I have a predictive model which runs 10,000+ scenarios to predict the outcome. It's a micro-simulator model for an insurance company. The data part is almost static with changes from time-to-time, meaning data is kind of read-only and data update happens outside of this simulator.
Each simulation run accepts several input parameters through a user interface. Upon submission of a run (with all user defined parameters), this model spawns 10,000 parallel jobs in cloud environment using 10,000 cores. Each of these jobs reads entire data at the beginning from a SQL database and then starts crunching data. Each job is CPU intensive and consume the CPU capacity to the extent possible. So far, memory usage is not an issue. A recent code optimization has brought the run-time down from 4+ hours to less than 1.5 hours. Meaning calculation engine takes around 90 mins to complete data crunching for a single job in a high end dedicate physical server (this is just to give you a sense of run-time). So far end users have no complaint and everything looks good.

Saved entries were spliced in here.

// ttn_tree: full contraction of a binary tree tensor network.
//
// The N feature vectors phi[n] (dimension D each) enter the leaves. Layer l
// (1..L, L = log2 N) has N/2^l nodes; node m of layer l contracts the outputs
// of nodes 2m and 2m+1 of layer l-1 with its weight tensor of size
// X(l) x X(l-1) x X(l-1), where X(l) = ttn_pkg::bond_dim (D at the leaves,
// min(CHI, D^(2^l)) inside, 1 at the root). The root output is the scalar
// decision value of the binary classifier.
//
// ARCH selects the node implementation: ARCH_FULL uses tc_full_parallel
// nodes (one sample per cycle, the whole tree stalls as one pipeline when
// out_ready is low), ARCH_PARTIAL uses tc_partial_parallel nodes chained by
// valid/ready. Latency is ttn_pkg::tree_latency cycles from the accepted
// input to out_valid.
//
// Weights come as one flat array in the ttn_pkg layout. All bond dimensions
// are fixed at elaboration, as the hyperparameters are fixed by the build.
module ttn_tree
  import ttn_pkg::*;
#(
  parameter int unsigned N       = 8,
  parameter int unsigned D       = 2,
  parameter int unsigned CHI     = 4,
  parameter int unsigned W       = 16,
  parameter int unsigned FRAC    = 14,
  parameter int unsigned DSP_LAT = 3,
  parameter arch_e       ARCH    = ARCH_FULL,
  localparam int unsigned NW     = total_weights(N, D, CHI)
) (
  input  logic                clk,
  input  logic                rst_n,
  input  logic                in_valid,
  output logic                in_ready,
  input  logic signed [W-1:0] phi [N][D],
  input  logic signed [W-1:0] weights [NW],
  output logic                out_valid,
  input  logic                out_ready,
  output logic signed [W-1:0] out_value
);

  localparam int unsigned L  = $clog2(N);
  localparam int unsigned XM = max_bond(N, D, CHI);

  // vec[l][n]: output vector of node n of layer l (layer 0: feature map).
  logic signed [W-1:0] vec [L+1][N][XM];
  logic                vld [L+1][N];
  logic                rdy [L+1][N];   // ready of the consumer of vec[l][n]
  logic                nrdy [N];       // input ready of the layer-1 nodes
  logic                en;             // pipeline enable (full parallel)
  logic                l1_ready;       // all leaves' nodes can accept

  assign en = !out_valid || out_ready;

  // Layer 0: the feature map vectors.
  for (genvar n = 0; n < N; n++) begin : g_leaf
    for (genvar i = 0; i < XM; i++) begin : g_i
      if (i < D) begin : g_d
        assign vec[0][n][i] = phi[n][i];
      end else begin : g_z
        assign vec[0][n][i] = '0;
      end
    end
    assign vld[0][n] = in_valid;
  end

  for (genvar l = 1; l <= L; l++) begin : g_layer
    localparam int unsigned DIN  = bond_dim(l - 1, N, D, CHI);
    localparam int unsigned DOUT = bond_dim(l, N, D, CHI);
    localparam int unsigned OFF  = layer_offset(l, N, D, CHI);
    localparam int unsigned NWN  = node_weights(l, N, D, CHI);

    for (genvar n = 0; n < N; n++) begin : g_node
      if (n < (N >> l)) begin : g_used
        logic signed [W-1:0] xl [DIN];
        logic signed [W-1:0] yl [DIN];
        logic signed [W-1:0] vn [DOUT][DIN][DIN];
        logic signed [W-1:0] zl [DOUT];
        logic                ivalid, iready, ovalid;

        for (genvar j = 0; j < DIN; j++) begin : g_in
          assign xl[j] = vec[l-1][2*n][j];
          assign yl[j] = vec[l-1][2*n+1][j];
        end
        for (genvar i = 0; i < DOUT; i++) begin : g_vi
          for (genvar j = 0; j < DIN; j++) begin : g_vj
            for (genvar k = 0; k < DIN; k++) begin : g_vk
              assign vn[i][j][k] = weights[OFF + n * NWN + (i * DIN + j) * DIN + k];
            end
          end
        end
        for (genvar i = 0; i < XM; i++) begin : g_out
          if (i < DOUT) begin : g_d
            assign vec[l][n][i] = zl[i];
          end else begin : g_z
            assign vec[l][n][i] = '0;
          end
        end

        if (ARCH == ARCH_FULL) begin : g_fp
          assign ivalid = vld[l-1][2*n];
          tc_full_parallel #(
            .DIN(DIN), .DOUT(DOUT), .W(W), .FRAC(FRAC), .DSP_LAT(DSP_LAT)
          ) u_node (
            .clk, .rst_n, .en, .in_valid(ivalid), .x(xl), .y(yl), .v(vn),
            .out_valid(ovalid), .z(zl)
          );
          assign iready = en;
        end else begin : g_pp
          // Both children must be valid together; the leaves start together.
          assign ivalid = (l == 1) ? (in_valid && l1_ready)
                                   : (vld[l-1][2*n] && vld[l-1][2*n+1]);
          tc_partial_parallel #(
            .DIN(DIN), .DOUT(DOUT), .W(W), .FRAC(FRAC), .DSP_LAT(DSP_LAT)
          ) u_node (
            .clk, .rst_n, .in_valid(ivalid), .in_ready(iready), .x(xl), .y(yl),
            .v(vn), .out_valid(ovalid), .out_ready(rdy[l][n]), .z(zl)
          );
        end

        if (l == 1) begin : g_nrdy
          assign nrdy[n] = iready;
        end
        assign vld[l][n]       = ovalid;
        assign rdy[l-1][2*n]   = iready && ivalid;
        assign rdy[l-1][2*n+1] = iready && ivalid;
      end else begin : g_unused
        for (genvar i = 0; i < XM; i++) begin : g_z
          assign vec[l][n][i] = '0;
        end
        assign vld[l][n] = 1'b0;
        if (n >= 2 * (N >> l)) begin : g_r
          assign rdy[l-1][n] = 1'b0;
        end
      end
    end
  end

  for (genvar n = N / 2; n < N; n++) begin : g_nrdy_unused
    assign nrdy[n] = 1'b0;
  end

  assign rdy[L][0] = out_ready;
  for (genvar n = 1; n < N; n++) begin : g_rdy_top
    assign rdy[L][n] = 1'b0;
  end

  // The leaves' nodes are identical and start together.
  always_comb begin
    l1_ready = 1'b1;
    for (int unsigned n = 0; n < N / 2; n++) l1_ready &= nrdy[n];
  end

  if (ARCH == ARCH_FULL) begin : g_rdy_fp
    assign in_ready = en;
  end else begin : g_rdy_pp
    assign in_ready = l1_ready;
  end

  assign out_valid = vld[L][0];
  assign out_value = vec[L][0][0];

endmodule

The calculation using is written using un-managed (to reduce layers of libraries to manage things from behind the scene) C++. The data volume is not that big (around 1,500,000 rows in a table) and the calculation engine reads the data in a single connection at beginning which takes less than a minute.

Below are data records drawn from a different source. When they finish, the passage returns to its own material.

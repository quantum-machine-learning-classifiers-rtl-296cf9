// tb_ttn_tree: contracts random feature vectors with an N=8, CHI=4 network in
// both node styles. The full-parallel tree gets one sample per cycle with
// random gaps and output stalls; the partial-parallel tree gets samples
// through valid/ready with random back-pressure. Every result is compared
// with the reference tree contraction, and the latency of the first sample
// must equal ttn_pkg::tree_latency for each style.
module tb_ttn_tree;
  import ttn_pkg::*;
  import ttn_ref_pkg::*;
  localparam int N = 8, D = 2, CHI = 4, W = 16, FRAC = 14, DSP_LAT = 3;
  localparam int NW = total_weights(N, D, CHI);
  localparam int LAT_FP = tree_latency(ARCH_FULL, N, D, CHI, DSP_LAT);
  localparam int LAT_PP = tree_latency(ARCH_PARTIAL, N, D, CHI, DSP_LAT);
  localparam int NS = 300;

  logic clk = 0, rst_n = 0;
  logic signed [W-1:0] weights [NW];
  logic signed [W-1:0] phi_f [N][D], phi_p [N][D];
  logic iv_f = 0, ir_f, ov_f, or_f = 1;
  logic iv_p = 0, ir_p, ov_p, or_p = 1;
  logic signed [W-1:0] out_f, out_p;
  longint wts [];
  longint exp_s [NS];
  logic signed [W-1:0] smp [NS][N][D];
  int checks = 0, failures = 0, cyc = 0;
  int nf_out = 0, np_out = 0, f_stall = 0, p_bp = 0, p_wait = 0;
  int tf0 = -1, tp0 = -1, tf1 = -1, tp1 = -1;

  ttn_tree #(.N(N), .D(D), .CHI(CHI), .W(W), .FRAC(FRAC), .DSP_LAT(DSP_LAT),
             .ARCH(ARCH_FULL)) u_fp (
    .clk, .rst_n, .in_valid(iv_f), .in_ready(ir_f), .phi(phi_f), .weights,
    .out_valid(ov_f), .out_ready(or_f), .out_value(out_f));
  ttn_tree #(.N(N), .D(D), .CHI(CHI), .W(W), .FRAC(FRAC), .DSP_LAT(DSP_LAT),
             .ARCH(ARCH_PARTIAL)) u_pp (
    .clk, .rst_n, .in_valid(iv_p), .in_ready(ir_p), .phi(phi_p), .weights,
    .out_valid(ov_p), .out_ready(or_p), .out_value(out_p));

  always #5 clk = ~clk;
  always @(posedge clk) cyc <= cyc + 1;

  initial begin
    #2000000;
    failures++;
    $display("watchdog expired");
    $display("TB_RESULT checks=%0d failures=%0d", checks, failures);
    $finish;
  end

  // Output monitors.
  always @(posedge clk) begin
    if (rst_n && ov_f && tf1 < 0) tf1 = cyc;
    if (rst_n && ov_f && or_f) begin
      checks++;
      if (longint'(out_f) != exp_s[nf_out]) begin
        failures++; $display("FP sample %0d: %0d exp %0d", nf_out, out_f, exp_s[nf_out]);
      end
      nf_out++;
    end
    if (rst_n && ov_f && !or_f) f_stall++;
    if (rst_n && ov_p && tp1 < 0) tp1 = cyc;
    if (rst_n && ov_p && or_p) begin
      checks++;
      if (longint'(out_p) != exp_s[np_out]) begin
        failures++; $display("PP sample %0d: %0d exp %0d", np_out, out_p, exp_s[np_out]);
      end
      np_out++;
    end
    if (rst_n && ov_p && !or_p) p_bp++;
  end

  initial begin
    longint ph [];
    wts = new[NW];
    for (int q = 0; q < NW; q++) begin
      wts[q] = longint'($urandom % 16384) - 8192;
      weights[q] = W'(wts[q]);
    end
    ph = new[N * D];
    for (int s = 0; s < NS; s++) begin
      for (int n = 0; n < N; n++)
        for (int c = 0; c < D; c++) begin
          smp[s][n][c] = W'($urandom % 16385);
          ph[n * D + c] = smp[s][n][c];
        end
      exp_s[s] = tree_eval(N, D, CHI, ph, wts, W, FRAC);
    end
    repeat (3) @(posedge clk);
    #1 rst_n = 1;
    fork
      // full parallel driver
      begin
        int s;
        s = 0;
        while (s < NS) begin
          iv_f = (s < 2) || (($urandom % 4) != 0);
          or_f = (s < 20) || (($urandom % 5) != 0);
          phi_f = smp[s];
          @(posedge clk);
          if (iv_f && ir_f) begin
            if (s == 0) tf0 = cyc;
            s++;
          end
          #1;
        end
        iv_f = 0; or_f = 1;
      end
      // partial parallel driver
      begin
        int s;
        s = 0;
        while (s < NS) begin
          iv_p = 1;
          or_p = (s < 3) || (($urandom % 3) != 0);
          phi_p = smp[s];
          @(posedge clk);
          if (ir_p) begin
            if (s == 0) tp0 = cyc;
            s++;
          end else p_wait++;
          #1;
          iv_p = 0;
          if ($urandom % 2) begin @(posedge clk); #1; end
        end
        or_p = 1;
      end
    join
    repeat (LAT_PP * 2 + 20) @(posedge clk);
    #1;
    checks += 2;
    if (nf_out != NS) begin failures++; $display("FP produced %0d of %0d", nf_out, NS); end
    if (np_out != NS) begin failures++; $display("PP produced %0d of %0d", np_out, NS); end
    checks += 2;
    if (tf1 - tf0 != LAT_FP) begin failures++; $display("FP latency %0d exp %0d", tf1 - tf0, LAT_FP); end
    if (tp1 - tp0 != LAT_PP) begin failures++; $display("PP latency %0d exp %0d", tp1 - tp0, LAT_PP); end
    checks++;
    if (f_stall == 0 || p_bp == 0 || p_wait == 0) begin
      failures++; $display("stall not exercised: %0d %0d %0d", f_stall, p_bp, p_wait);
    end
    $display("latency FP=%0d PP=%0d; fp_stalls=%0d pp_backpressure=%0d pp_input_waits=%0d",
             tf1 - tf0, tp1 - tp0, f_stall, p_bp, p_wait);
    $display("TB_RESULT checks=%0d failures=%0d", checks, failures);
    $finish;
  end
endmodule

Recently we are feeling for a revisit to the architecture to determine whether this distributed architecture is the best or there may be a better way to handle this. Management has a wish to bring down the run-time within 15 mins which seems difficult unless we made some drastic changes in design. We are exploring for options like GPUs, FPGAs or things like an Inifiniband backbone, use of Hadoop etc.
Any similar experience / idea to deal with this kind of architecture? Any idea if it can be done differently instead of the way we are doing it now.